Borrowing Next Door: Subtraction with Regrouping
When a column doesn't have enough, you borrow a bundle of ten from your neighbour.
The borrowing rule — one trade at a time
Imagine the digits in each column as a stack of coins. When the top stack (minuend digit) is too small to give away the bottom amount (subtrahend digit), you reach over to the next column, take one bundle (1 ten = 10 ones, 1 hundred = 10 tens, etc.) and break it open into ten individual coins of the current size.
Example: 53 − 28. In the ones column, 3 − 8 is impossible, so we borrow 1 ten from the tens column. That ten becomes 10 extra ones, making the ones digit 13. We subtract: 13 − 8 = 5. The tens column shrinks by 1 (5 becomes 4), then 4 − 2 = 2. Answer: 25.
300 − 148 looks scary because there are nothing in the tens or ones columns to borrow from. The fix: work left until you find a non-zero digit. Borrow 1 hundred → it becomes 10 tens. Then borrow 1 of those tens → it becomes 10 ones. Now the ones column has 10, the tens column has 9, and hundreds has 2.

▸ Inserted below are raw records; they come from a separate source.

// tb_channel_select: channel and DDC assignment at the default sizes
// (N = 1024, M = 7, four DDC units). Twenty scans with 0..6 random
// detections each (bandwidths 1..20 bins, so some do not fit a channel) are
// driven. The expected table is computed here from the band edges in real
// arithmetic: nearest channel round(centre/M), fit test on the edges, NCO
// step offset/(4M) of a full turn, and the largest decimation keeping the
// output rate at least twice the bandwidth. After each cfg_load every
// unit's configuration and the three counters are compared.
module tb_channel_select;
  import chan_pkg::*;
  localparam int N = 1024, M = 7, NUM_DDC = 4, DEC_MAX = 3, XW = $clog2(M * N);
`include "tb_check.svh"
  logic clk = 0, rst_n = 0, scan_start = 0, scan_done = 0, det_valid = 0;
  logic [XW:0] det_centre2 = '0;
  logic [XW-1:0] det_bw = '0;
  ddc_cfg_t cfg [NUM_DDC];
  logic cfg_load;
  logic [15:0] assigned, dropped, too_wide;
  channel_select #(.N(N), .M(M), .NUM_DDC(NUM_DDC), .DEC_MAX(DEC_MAX)) dut (.*);
  always #5 clk = ~clk;

  ddc_cfg_t exp_cfg [NUM_DDC];
  int n_as = 0, n_dr = 0, n_tw = 0, loads = 0;

  always @(posedge clk)
    if (rst_n && cfg_load) begin
      loads++;
      for (int u = 0; u < NUM_DDC; u++) begin
        check(cfg[u].en == exp_cfg[u].en, $sformatf("unit %0d enable", u));
        check(cfg[u].ch == exp_cfg[u].ch, $sformatf("unit %0d channel %0d want %0d", u, cfg[u].ch, exp_cfg[u].ch));
        check(cfg[u].dec_log == exp_cfg[u].dec_log, $sformatf("unit %0d dec_log %0d want %0d", u,
                                                              cfg[u].dec_log, exp_cfg[u].dec_log));
        check(cfg[u].inc - exp_cfg[u].inc <= 1 && exp_cfg[u].inc - cfg[u].inc <= 1,
              $sformatf("unit %0d inc %0d want %0d", u, cfg[u].inc, exp_cfg[u].inc));
      end
      check(assigned == 16'(n_as), "assigned count");
      check(dropped == 16'(n_dr), "dropped count");
      check(too_wide == 16'(n_tw), "too_wide count");
    end

  initial begin
    repeat (5000) @(posedge clk);
    failures++;
    $display("FAIL: watchdog");
    finish_tb();
  end

  initial begin
    repeat (3) @(negedge clk);
    rst_n = 1;
    for (int s = 0; s < 20; s++) begin
      int nd, slot;
      nd = $urandom_range(0, 6);
      slot = 0;
      for (int u = 0; u < NUM_DDC; u++) exp_cfg[u] = '0;
      @(negedge clk);
      scan_start = 1;
      @(negedge clk);
      scan_start = 0;
      for (int d = 0; d < nd; d++) begin
        int lo, bw, c2, ch, dl;
        real off;
        bw = (s == 0 && d == 0) ? M : $urandom_range(1, 20);
        lo = $urandom_range(0, M * N / 2 - bw);
        if (s == 0 && d == 0) lo = 10 * M - 3;        // widest signal, exactly filling a channel
        c2 = 2 * lo + bw - 1;
        ch = $rtoi($floor(c2 / (2.0 * M) + 0.5));
        if (lo < (ch - 1) * M || lo + bw - 1 > (ch + 1) * M) n_tw++;
        else if (slot < NUM_DDC) begin
          off = c2 / 2.0 - ch * M;                    // bins from the channel centre
          dl = 0;
          for (int t = 1; t <= DEC_MAX; t++) if (bw * (2 ** (t + 1)) <= 4 * M) dl = t;
          exp_cfg[slot].en      = 1'b1;
          exp_cfg[slot].ch      = 16'(ch);
          exp_cfg[slot].inc     = 32'($rtoi(off / (4.0 * M) * 4294967296.0));
          exp_cfg[slot].dec_log = 3'(dl);
          slot++;
          n_as++;
        end else n_dr++;
        @(negedge clk);
        det_valid   = 1;
        det_centre2 = (XW+1)'(c2);
        det_bw      = XW'(bw);
        @(negedge clk);
        det_valid = 0;
        repeat ($urandom_range(0, 3)) @(negedge clk);
      end
      @(negedge clk);
      scan_done = 1;
      @(negedge clk);
      scan_done = 0;
      repeat (3) @(negedge clk);
    end
    check(loads == 20, $sformatf("cfg_load pulses: %0d", loads));
    check(n_tw > 0 && n_dr > 0, "test reached both rejection cases");
    finish_tb();
  end
endmodule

Chain: 300 → (borrow 1 hundred) → 2 hundreds, 10 tens → (borrow 1 ten) → 2 hundreds, 9 tens, 10 ones. Now subtract column by column.
After any subtraction, verify: answer + subtrahend = minuend. If 300 − 148 = 152, then 152 + 148 should equal 300. Addition and subtraction are inverse operations — this check costs 30 seconds and catches carry errors instantly.
- Ones: 3 − 7 is impossible. Need to borrow, but the tens digit is 0.
- Chain trade: borrow 1 hundred → 3 hundreds becomes 2 hundreds, 10 tens.
- Then borrow 1 ten → 10 tens becomes 9 tens, 10 ones.
- Now ones: 10 + 3 = 13 ones. 13 − 7 = 6.
- Tens: 9 − 5 = 4.
- Hundreds: 2 − 2 = 0.
- Answer: 146. Check: 146 + 257 = 403. ✓
- All lower columns are zero — chain trade from thousands.
- 6 thousands → 5 thousands, 10 hundreds → 5 thousands, 9 hundreds, 10 tens → 5 thousands, 9 hundreds, 9 tens, 10 ones.
- Ones: 10 − 6 = 4.
- Tens: 9 − 5 = 4.
- Hundreds: 9 − 4 = 5.
- Thousands: 5 − 3 = 2.
- Answer: 2,544. Check: 2,544 + 3,456 = 6,000. ✓
Check your understanding
- Regrouping (borrowing) trades one unit of a higher place for ten units of the current place.
- When a column has a zero, chain-trade leftward until you find a non-zero digit.
- Always check subtraction by adding the answer and the subtrahend — the result should equal the minuend.
- The number of ones/tens/hundreds does not change the total value — only how it's grouped.
- Carry out one column at a time, right to left, and mark crossed-out digits clearly.